EXERCISE BRIEF: Which lines of the data contain the string "control"? Copy every one of them.

MATERIALS PROVIDED:
*** Block opens ***

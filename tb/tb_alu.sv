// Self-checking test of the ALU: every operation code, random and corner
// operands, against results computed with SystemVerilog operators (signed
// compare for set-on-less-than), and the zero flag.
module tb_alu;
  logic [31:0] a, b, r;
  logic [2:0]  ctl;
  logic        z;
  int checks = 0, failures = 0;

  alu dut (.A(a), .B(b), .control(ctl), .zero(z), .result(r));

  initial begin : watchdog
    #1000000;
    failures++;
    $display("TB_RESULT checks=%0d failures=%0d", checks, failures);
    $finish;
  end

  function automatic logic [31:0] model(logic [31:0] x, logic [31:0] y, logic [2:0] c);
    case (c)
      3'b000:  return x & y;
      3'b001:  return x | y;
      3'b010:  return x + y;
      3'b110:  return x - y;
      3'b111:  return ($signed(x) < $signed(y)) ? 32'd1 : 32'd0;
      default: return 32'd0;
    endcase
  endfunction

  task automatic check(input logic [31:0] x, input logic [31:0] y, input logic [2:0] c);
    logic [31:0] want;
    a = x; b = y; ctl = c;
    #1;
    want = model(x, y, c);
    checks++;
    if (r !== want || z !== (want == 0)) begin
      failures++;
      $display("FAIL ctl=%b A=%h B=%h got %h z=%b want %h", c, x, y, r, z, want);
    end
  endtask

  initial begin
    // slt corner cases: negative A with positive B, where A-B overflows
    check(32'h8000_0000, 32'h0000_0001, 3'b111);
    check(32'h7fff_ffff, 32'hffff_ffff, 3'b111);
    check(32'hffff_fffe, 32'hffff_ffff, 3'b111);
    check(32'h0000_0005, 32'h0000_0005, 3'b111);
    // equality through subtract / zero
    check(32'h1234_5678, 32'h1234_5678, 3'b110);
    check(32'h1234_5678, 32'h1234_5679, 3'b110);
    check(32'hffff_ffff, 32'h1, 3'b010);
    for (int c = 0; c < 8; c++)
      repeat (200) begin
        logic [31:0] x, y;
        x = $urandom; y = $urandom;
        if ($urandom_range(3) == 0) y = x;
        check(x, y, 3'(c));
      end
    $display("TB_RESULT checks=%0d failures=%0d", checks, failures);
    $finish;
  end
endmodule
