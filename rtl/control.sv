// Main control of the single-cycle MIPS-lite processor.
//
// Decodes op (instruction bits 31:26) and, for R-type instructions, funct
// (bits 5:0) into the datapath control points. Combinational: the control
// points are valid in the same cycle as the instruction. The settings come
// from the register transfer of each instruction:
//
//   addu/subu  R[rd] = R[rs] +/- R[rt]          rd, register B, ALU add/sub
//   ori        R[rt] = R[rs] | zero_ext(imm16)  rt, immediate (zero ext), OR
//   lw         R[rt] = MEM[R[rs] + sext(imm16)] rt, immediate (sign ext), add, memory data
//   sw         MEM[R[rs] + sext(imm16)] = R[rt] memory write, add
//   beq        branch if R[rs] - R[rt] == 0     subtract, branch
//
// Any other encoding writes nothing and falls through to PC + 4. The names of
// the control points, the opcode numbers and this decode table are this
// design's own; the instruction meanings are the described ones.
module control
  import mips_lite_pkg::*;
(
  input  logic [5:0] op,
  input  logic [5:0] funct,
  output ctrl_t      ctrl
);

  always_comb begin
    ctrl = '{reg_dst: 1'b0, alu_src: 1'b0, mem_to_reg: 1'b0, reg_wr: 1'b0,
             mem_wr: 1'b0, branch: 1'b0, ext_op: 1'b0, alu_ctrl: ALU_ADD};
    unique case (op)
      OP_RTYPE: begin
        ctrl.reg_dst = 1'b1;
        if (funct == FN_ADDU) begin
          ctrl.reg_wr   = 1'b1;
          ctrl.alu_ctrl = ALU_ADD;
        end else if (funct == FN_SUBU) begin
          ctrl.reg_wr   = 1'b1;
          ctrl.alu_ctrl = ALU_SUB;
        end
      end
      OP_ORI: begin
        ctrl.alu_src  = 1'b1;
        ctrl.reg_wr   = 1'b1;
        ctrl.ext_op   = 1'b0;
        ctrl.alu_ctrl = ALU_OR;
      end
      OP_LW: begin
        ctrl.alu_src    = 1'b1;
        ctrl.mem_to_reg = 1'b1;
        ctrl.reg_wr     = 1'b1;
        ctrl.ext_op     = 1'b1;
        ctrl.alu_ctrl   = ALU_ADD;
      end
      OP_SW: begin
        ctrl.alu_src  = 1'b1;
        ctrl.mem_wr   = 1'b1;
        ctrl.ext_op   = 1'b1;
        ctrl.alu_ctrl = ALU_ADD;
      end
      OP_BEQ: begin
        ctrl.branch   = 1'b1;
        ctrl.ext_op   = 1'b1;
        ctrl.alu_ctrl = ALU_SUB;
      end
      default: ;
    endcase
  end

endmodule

*** Block closes ***

YOUR RESPONSE:
  alu dut (.A(a), .B(b), .control(ctl), .zero(z), .result(r));
filename rtl/control.sv
// Main control of the single-cycle MIPS-lite processor.
// (bits 5:0) into the datapath control points. Combinational: the control
// the control points, the opcode numbers and this decode table are this
module control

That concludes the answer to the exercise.